(Collected data entries)
___

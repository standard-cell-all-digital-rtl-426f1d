`timescale 1ps/1fs
// mimo_tdc: 2x4 multiple-input multiple-output time-to-digital converter.
//
// The phase detector turns the REF-to-FB edge distance into a pulse (time
// input 1) and a sign. A delay line makes a delayed clone of that pulse
// (time input 2), which reaches the channels during the idle part of the
// reference period. Four parallel channels, each with a ring oscillator of
// its own resolution, convert time input 1 and, in MIMO mode, re-convert
// the clone with the ring switched to its faster gear, so each of the eight
// conversions sees the same time through a different quantizer. tdc_dsp
// weights the eight results by their resolutions and averages them, which
// lowers the quantization noise by about sqrt(8) against one channel; in
// SIMO mode (clone blocked) only the four first conversions are used.
// Structure, channel count and resolution targets T_i = T_eff*sqrt(2N) -
// 2(i-1) ps follow the source design; T_eff = 7 ps is its TDC example.
// The second-gear ratio (0.9) is this implementation's choice.
//
// Interface: err is registered on clk_dsp, which must rise after both
// conversions of a reference cycle have finished (the ADPLL uses the
// falling edge of the reference clock). w1/w2 are the channel weights.
//
// Synthesis note: the rings and the delay line are behavioural models, so a
// synthesis tool sees no ring activity and reduces the channel counts to
// constants and latches; only the counters, DSP and control are real logic
// here. In silicon the rings and delay line are built from standard cells.
module mimo_tdc #(
  parameter int unsigned NCH         = 4,
  parameter real         TRES_EFF_PS = 7.0,
  parameter real         GEAR2_RATIO = 0.9,
  parameter real         DELAY_PS    = 6000.0
) (
  input  logic                rst_n,
  input  logic                ref_clk,
  input  logic                fb_clk,
  input  logic                clk_dsp,
  input  logic                mimo_en,
  input  logic [4:0]          w1 [NCH],
  input  logic [4:0]          w2 [NCH],
  output logic signed [19:0]  err,
  output logic signed [10:0]  n1 [NCH],
  output logic signed [10:0]  n2 [NCH]
);
  logic pulse, sign, clone, tin2;

  tdc_phase_detector u_pd (.rst_n, .ref_clk, .fb_clk, .pulse, .sign);
  tdc_delay_line #(.DELAY_PS(DELAY_PS)) u_dl (.din(pulse), .dout(clone));
  assign tin2 = clone & mimo_en;

  for (genvar i = 0; i < NCH; i++) begin : g_ch
    localparam real TRES_I = TRES_EFF_PS * 2.8284271 * $sqrt(real'(NCH) / 4.0) - 2.0 * i;
    logic [6:0] node;
    logic       ring_en, gear;
    tdc_ring_osc #(.T1_PS(TRES_I / 2.0), .T2_PS(GEAR2_RATIO * TRES_I / 2.0)) u_ring (
      .en(ring_en), .gear, .node);
    tdc_channel u_ch (.rst_n, .node, .tin1(pulse), .tin2, .sign, .ring_en, .gear,
                      .n1(n1[i]), .n2(n2[i]));
  end

  tdc_dsp #(.NCH(NCH)) u_dsp (.clk(clk_dsp), .rst_n, .mimo_en, .n1, .n2, .w1, .w2, .err);
endmodule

___

* What the exercise asks: Each line above that includes the word "rings" is to be copied.

* Exercise solution:
// Synthesis note: the rings and the delay line are behavioural models, so a
// here. In silicon the rings and delay line are built from standard cells.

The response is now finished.